* **ASSIGNMENT**
Output exactly those lines of the data that lie between the line containing "ST_NTID_NBV: begin" and the final line, both ends counted.

--- START ---

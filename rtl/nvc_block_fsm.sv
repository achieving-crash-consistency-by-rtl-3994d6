// nvc_block_fsm: next-state and operation logic of one persistent L1 data
// cache block.
//
// A block that belongs to persistent memory is in one of three states, named
// after its metadata: !Tid,!BV (no backup), Tid,BV (modified inside an open
// failure-atomic region, NV segment holds the value from before the region)
// and !Tid,BV (NV segment holds the committed value). For each event (read,
// write inside a region, commit of the owning thread, eviction) the module
// gives the next state and which of Block-Backup (BB), Block-Restore (BR) and
// Cache-Commit (CC) the controller must run:
//
//   !Tid,!BV : Rd, Evict -> stay, no op ;  Wr -> Tid,BV with BB
//   !Tid, BV : Rd -> stay ;  Wr -> Tid,BV, no op ;  Evict -> !Tid,!BV with BB
//    Tid, BV : Rd, Wr -> stay ;  Commit -> !Tid,BV with CC ;
//              Evict -> !Tid,!BV with BR then BB
//
// These transitions are the labels of the cache-block state diagram. A commit
// in a state other than Tid,BV does not involve the block. Purely
// combinational; the controller holds the state in its metadata.
module nvc_block_fsm
  import nvc_pkg::*;
(
  input  blk_state_e state,
  input  blk_event_e ev,
  output blk_state_e next,
  output logic       do_bb,
  output logic       do_br,
  output logic       do_cc
);

  always_comb begin
    next  = state;
    do_bb = 1'b0;
    do_br = 1'b0;
    do_cc = 1'b0;
    unique case (state)
      ST_NTID_NBV: begin
        if (ev == EV_WR) begin
          next  = ST_TID_BV;
          do_bb = 1'b1;
        end
      end
      ST_NTID_BV: begin
        if (ev == EV_WR) begin
          next = ST_TID_BV;
        end else if (ev == EV_EVICT) begin
          next  = ST_NTID_NBV;
          do_bb = 1'b1;
        end
      end
      ST_TID_BV: begin
        if (ev == EV_COMMIT) begin
          next  = ST_NTID_BV;
          do_cc = 1'b1;
        end else if (ev == EV_EVICT) begin
          next  = ST_NTID_NBV;
          do_br = 1'b1;
          do_bb = 1'b1;
        end
      end
      default: next = ST_NTID_NBV;
    endcase
  end

endmodule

--- END ---

* **FINAL ANSWER**
      ST_NTID_NBV: begin
        if (ev == EV_WR) begin
          next  = ST_TID_BV;
          do_bb = 1'b1;
        end
      end
      ST_NTID_BV: begin
        if (ev == EV_WR) begin
          next = ST_TID_BV;
        end else if (ev == EV_EVICT) begin
          next  = ST_NTID_NBV;
          do_bb = 1'b1;
        end
      end
      ST_TID_BV: begin
        if (ev == EV_COMMIT) begin
          next  = ST_NTID_BV;
          do_cc = 1'b1;
        end else if (ev == EV_EVICT) begin
          next  = ST_NTID_NBV;
          do_br = 1'b1;
          do_bb = 1'b1;
        end
      end
      default: next = ST_NTID_NBV;
    endcase
  end

endmodule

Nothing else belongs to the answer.